The third effect is the currency of a country which indulges in QE loses value compared to other non-QE affected currencies. This is why China, Germany, Brazil and South Africa are angry with America. Last week's $600 billion of fresh QE announced by the Federal Reserve will devalue the dollar, making exports to the US more expensive, depressing the economies of the exporting countries.

Well, isn't this just great. We have a class of people, investment bankers, who made fabulous sums of money out of inventing fancy derivative financial products which caused consumer and corporate debt to balloon to the point everything came crashing down.

Then the investment bankers made more huge sums out of buying and selling the hundreds of billions in debt that governments had to issue to fix the economic mess these gamblers made. And now they are making yet more loot from central banks having to print money under the guise of QE.

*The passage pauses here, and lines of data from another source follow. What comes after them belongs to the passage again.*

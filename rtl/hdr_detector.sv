// hdr_detector: the detector/demapper g(.) of the proposed receiver. It takes
// the quantized in-phase and quadrature components of a received square M-QAM
// symbol and returns the log2(M) message bits of the nearest constellation
// point.
//
// How: each axis goes through an hdr_slicer, a bank of comparators that finds
// the heuristic decision region of the component (a strip between two
// boundaries d apart, with the outer strips open). Since the regions are
// separable, the 2-D region is the pair of 1-D indices. A look-up table per
// axis turns the index into that axis' Gray label, so detection and
// demapping are one step with no adders or multipliers. For a square
// constellation this decision equals the minimum-distance decision, up to the
// quantizer's resolution.
//
// Interface: in_valid, yq_i, yq_q (N-bit unsigned, from qam_quantizer) in;
// out_valid, bits out. bits = {I label, Q label}, I in the upper half.
// Timing: one clock cycle of latency, one symbol per cycle, no back-pressure.
//
// From the source design: comparators plus LUT, the decision regions, the Gray
// map and the one-cycle latency. Own choices: the valid signal and the reset.
module hdr_detector
  import qam_pkg::*;
#(
  parameter int unsigned M = 16,  // constellation order
  parameter int unsigned N = 32   // quantized component width
) (
  input  logic                 clk,
  input  logic                 rst_n,
  input  logic                 in_valid,
  input  logic [N-1:0]         yq_i,
  input  logic [N-1:0]         yq_q,
  output logic                 out_valid,
  output logic [$clog2(M)-1:0] bits
);

  localparam int unsigned L  = levels_of(M);
  localparam int unsigned AB = $clog2(L);

  if (!valid_order(M)) begin : g_bad_m
    $error("hdr_detector: M must be 4, 16, 64, ... (square, power of two)");
  end

  // Region index -> Gray label table
  logic [AB-1:0] lut [L];
  for (genvar k = 0; k < L; k++) begin : g_lut
    assign lut[k] = AB'(axis_label(k, L));
  end

  logic [AB-1:0] idx_i, idx_q;

  hdr_slicer #(.M(M), .N(N)) u_slice_i (.yq(yq_i), .idx(idx_i));
  hdr_slicer #(.M(M), .N(N)) u_slice_q (.yq(yq_q), .idx(idx_q));

  always_ff @(posedge clk or negedge rst_n) begin
    if (!rst_n) begin
      out_valid <= 1'b0;
      bits      <= '0;
    end else begin
      out_valid <= in_valid;
      if (in_valid) bits <= {lut[idx_i], lut[idx_q]};
    end
  end

endmodule
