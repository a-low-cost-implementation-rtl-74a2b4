// tb_hdr_detector: checks the comparator + LUT detector for every order the
// design targets, M = 4, 16, 64, 256, 1024 and 4096, all with N = 32.
// The reference decision is a minimum-distance search written here: level k
// of L = sqrt(M) lies at k(2^N-1)/(L-1) in the quantized domain, and the
// reference picks, per axis, the level nearest to the sample (compared as
// |yq(L-1) - k(2^N-1)| in integers, which never ties). The reference label is
// the complemented reflected Gray code of that level; for 16-QAM it is also
// checked against the printed map 11, 10, 00, 01. Samples are random words,
// values at and next to every region boundary, and back-to-back symbols, and
// each result must appear exactly one cycle after its input.
module tb_hdr_detector;
  localparam int NORD = 6;
  localparam int unsigned ORDERS [NORD] = '{4, 16, 64, 256, 1024, 4096};

  logic clk = 1'b0;
  logic rst_n = 1'b0;
  always #5 clk = ~clk;

  int checks_g [NORD];
  int fails_g [NORD];
  int checks = 0;
  int failures = 0;

  logic        vin;
  logic [31:0] yi, yq;

  // nearest level to a quantized sample
  function automatic int nearest(input logic [31:0] s, input int l);
    longint unsigned best, dst;
    int k_best;
    best = '1;
    k_best = 0;
    for (int k = 0; k < l; k++) begin
      longint signed a;
      a = longint'(s) * (longint'(l) - 1) - longint'(k) * 64'hffff_ffff;
      dst = (a < 0) ? longint'(-a) : longint'(a);
      if (dst < best) begin
        best = dst;
        k_best = k;
      end
    end
    return k_best;
  endfunction

  function automatic int label(input int k, input int l);
    int g;
    g = k ^ (k >> 1);
    return ~g & (l - 1);
  endfunction

  function automatic int printed16(input int k);
    int t [4] = '{3, 2, 0, 1};   // 11, 10, 00, 01 from -3 to +3
    return t[k];
  endfunction

  for (genvar o = 0; o < NORD; o++) begin : g_ord
    localparam int unsigned M  = ORDERS[o];
    localparam int          L  = int'(qam_pkg::levels_of(M));
    localparam int          AB = $clog2(L);
    logic                 vout;
    logic [$clog2(M)-1:0] bits;
    logic [31:0]          pi, pq;
    logic                 pv;

    hdr_detector #(.M(M), .N(32)) dut (.clk, .rst_n, .in_valid(vin), .yq_i(yi), .yq_q(yq),
                                       .out_valid(vout), .bits);

    initial begin
      checks_g[o] = 0;
      fails_g[o] = 0;
    end

    always @(posedge clk) begin
      pv <= vin & rst_n;
      pi <= yi;
      pq <= yq;
    end

    always @(negedge clk) if (rst_n) begin
      int ki, kq, exp;
      checks_g[o]++;
      if (vout !== pv) begin
        fails_g[o]++;
        $display("FAIL M=%0d valid timing", M);
      end
      if (pv) begin
        ki = nearest(pi, L);
        kq = nearest(pq, L);
        exp = (label(ki, L) << AB) | label(kq, L);
        checks_g[o]++;
        if (int'(bits) != exp) begin
          fails_g[o]++;
          $display("FAIL M=%0d yi=%0d yq=%0d got=%h exp=%h", M, pi, pq, bits, exp);
        end
        if (M == 16) begin
          checks_g[o]++;
          if (int'(bits) != ((printed16(ki) << 2) | printed16(kq))) begin
            fails_g[o]++;
            $display("FAIL 16-QAM printed map yi=%0d yq=%0d got=%h", pi, pq, bits);
          end
        end
      end
    end
  end

  // every boundary of every order, and its neighbours
  task automatic boundaries(input int l);
    for (int k = 0; k < l - 1; k++) begin
      longint unsigned b;
      b = ((longint'(2 * k + 1) * 64'hffff_ffff) + (2 * longint'(l) - 2) - 1) / (2 * longint'(l) - 2);
      for (int dlt = -2; dlt <= 1; dlt++) begin
        @(negedge clk);
        vin = 1'b1;
        yi  = 32'(longint'(b) + dlt);
        yq  = 32'(longint'(b) - 1 - dlt);
      end
    end
  endtask

  initial begin
    vin = 1'b0;
    yi = '0;
    yq = '0;
    repeat (3) @(posedge clk);
    rst_n = 1'b1;
    for (int o = 0; o < NORD; o++) boundaries(int'(qam_pkg::levels_of(ORDERS[o])));
    @(negedge clk);
    vin = 1'b0;
    @(negedge clk);
    for (int t = 0; t < 4000; t++) begin
      @(negedge clk);
      vin = ($urandom % 4) != 0;
      yi  = $urandom;
      yq  = $urandom;
    end
    @(negedge clk);
    vin = 1'b0;
    repeat (3) @(negedge clk);
    for (int o = 0; o < NORD; o++) begin
      checks += checks_g[o];
      failures += fails_g[o];
    end
    $display("TB_RESULT checks=%0d failures=%0d", checks, failures);
    $finish;
  end

  initial begin
    repeat (50000) @(posedge clk);
    failures++;
    $display("FAIL watchdog");
    $display("TB_RESULT checks=%0d failures=%0d", checks, failures);
    $finish;
  end
endmodule
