// qam_top: square M-QAM mapping and low-cost detection/demapping.
//
// Transmit side: gray_mapper (f) turns a message of log2(M) bits into the
// in-phase and quadrature amplitudes of its constellation point.
// Receive side: one qam_quantizer (F) per component clips, offsets and
// quantizes the received amplitudes to N-bit unsigned integers; hdr_detector
// (g) then finds the heuristic decision region with comparators and reads the
// message bits from a Gray look-up table.
// Beside it, hdr_fsm_detector performs the same detection as a state machine;
// it looks at a quantized sample only when it is idle (fsm_take) and reports
// its result on its own outputs.
//
// The channel between tx_x_* and rx_y_* (noise added to the transmitted
// point) is outside this design; the two sides share only the clock and reset.
//
// Timing: tx: 1 cycle. rx through the HDR detector: 2 cycles (quantizer
// register + detector register), one symbol per cycle. rx through the state
// machine: 1 + log2(sqrt(M)) + 1 cycles, i.e. 4 for 16-QAM, one symbol every
// log2(sqrt(M)) + 1 cycles.
// The quantized vector (rx_yq_*) is brought out so the HDR input can be seen.
//
// From the source design: the chain f -> channel -> F -> g and its blocks.
// Own choices: running the state-machine detector beside the HDR detector on
// the same samples, the observation outputs, and the reset/valid conventions.
// The I/Q alignment assertion is disabled during reset, so Verilator notes
// that rst_n is used both as an asynchronous reset and synchronously there;
// that use is in verification code only.
module qam_top
  import qam_pkg::*;
#(
  parameter int unsigned M       = 16,  // constellation order
  parameter int unsigned N       = 32,  // quantizer output bits
  parameter int unsigned D       = 2,   // minimum distance d, in input units
  parameter int unsigned IN_W    = 32,  // received/transmitted amplitude width
  parameter int unsigned IN_FRAC = 16   // fraction bits of the amplitudes
) (
  input  logic                   clk,
  input  logic                   rst_n,
  // transmit side
  input  logic                   tx_valid,
  input  logic [$clog2(M)-1:0]   tx_bits,
  output logic                   tx_x_valid,
  output logic signed [IN_W-1:0] tx_x_i,
  output logic signed [IN_W-1:0] tx_x_q,
  // receive side
  input  logic                   rx_valid,
  input  logic signed [IN_W-1:0] rx_y_i,
  input  logic signed [IN_W-1:0] rx_y_q,
  output logic                   rx_yq_valid,
  output logic [N-1:0]           rx_yq_i,
  output logic [N-1:0]           rx_yq_q,
  output logic [1:0]             rx_clip_lo,   // {I, Q} clipped at 0
  output logic [1:0]             rx_clip_hi,   // {I, Q} clipped at 2^N-1
  output logic                   hdr_valid,
  output logic [$clog2(M)-1:0]   hdr_bits,
  output logic                   fsm_take,
  output logic                   fsm_valid,
  output logic [$clog2(M)-1:0]   fsm_bits
);

  gray_mapper #(.M(M), .D(D), .IN_W(IN_W), .IN_FRAC(IN_FRAC)) u_map (
    .clk, .rst_n,
    .in_valid (tx_valid),
    .bits     (tx_bits),
    .out_valid(tx_x_valid),
    .x_i      (tx_x_i),
    .x_q      (tx_x_q)
  );

  logic yq_valid_q;

  qam_quantizer #(.M(M), .N(N), .D(D), .IN_W(IN_W), .IN_FRAC(IN_FRAC)) u_quant_i (
    .clk, .rst_n,
    .in_valid (rx_valid),
    .z        (rx_y_i),
    .out_valid(rx_yq_valid),
    .yq       (rx_yq_i),
    .clip_lo  (rx_clip_lo[1]),
    .clip_hi  (rx_clip_hi[1])
  );

  qam_quantizer #(.M(M), .N(N), .D(D), .IN_W(IN_W), .IN_FRAC(IN_FRAC)) u_quant_q (
    .clk, .rst_n,
    .in_valid (rx_valid),
    .z        (rx_y_q),
    .out_valid(yq_valid_q),
    .yq       (rx_yq_q),
    .clip_lo  (rx_clip_lo[0]),
    .clip_hi  (rx_clip_hi[0])
  );

  hdr_detector #(.M(M), .N(N)) u_hdr (
    .clk, .rst_n,
    .in_valid (rx_yq_valid),
    .yq_i     (rx_yq_i),
    .yq_q     (rx_yq_q),
    .out_valid(hdr_valid),
    .bits     (hdr_bits)
  );

  logic fsm_ready;

  hdr_fsm_detector #(.M(M), .N(N)) u_fsm (
    .clk, .rst_n,
    .in_valid (rx_yq_valid),
    .in_ready (fsm_ready),
    .yq_i     (rx_yq_i),
    .yq_q     (rx_yq_q),
    .out_valid(fsm_valid),
    .bits     (fsm_bits)
  );

  assign fsm_take = rx_yq_valid & fsm_ready;

`ifndef SYNTHESIS
  // Both quantizers see the same valid, so their outputs stay aligned.
  a_iq_aligned: assert property (@(posedge clk) disable iff (!rst_n)
    rx_yq_valid == yq_valid_q);
`endif

endmodule
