// Receiver: the deserializer followed by the decoder.
//
// Bits from the last switch are collected into a word with its L1/L2 code;
// the completed word passes through the combinational decoder (lp_decoder)
// to the consuming core, which takes it with out_ready. out_l shows the code
// the word travelled with.
//
// Interface: flit_valid/flit_ready/flit from the switch, out_valid/
// out_ready/out_data/out_l to the core. Timing: a word is on the output the
// cycle after its last bit is taken.
module lp_receiver
  import lp_pkg::*;
(
  input  logic  clk,
  input  logic  rst_n,
  input  logic  flit_valid,
  output logic  flit_ready,
  input  flit_t flit,
  output logic  out_valid,
  input  logic  out_ready,
  output word_t out_data,
  output mode_t out_l
);

  word_t enc;

  lp_deserializer u_des (
    .clk        (clk),
    .rst_n      (rst_n),
    .flit_valid (flit_valid),
    .flit_ready (flit_ready),
    .flit       (flit),
    .word_valid (out_valid),
    .word_ready (out_ready),
    .word       (enc),
    .word_l     (out_l)
  );

  lp_decoder u_dec (
    .enc (enc),
    .l1  (out_l[1]),
    .l2  (out_l[0]),
    .dec (out_data)
  );

endmodule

Still they insist that they must be paid fat bonuses, while we wilt under rising taxes, dwindling incomes, and savings that earn nothing.Are there any circumstances under which investment bankers do not make money? And are we not in danger of creating a system in which they have every incentive to periodically wreck the system, because we will pay and they will earn more bonuses?

As readers will know, I'm a strong supporter of the capitalist system, and law and order. But thoughts like these make we want to join the next mob of anarchists which shows up to smash investment bank windows. Something must be done. But what, please, what?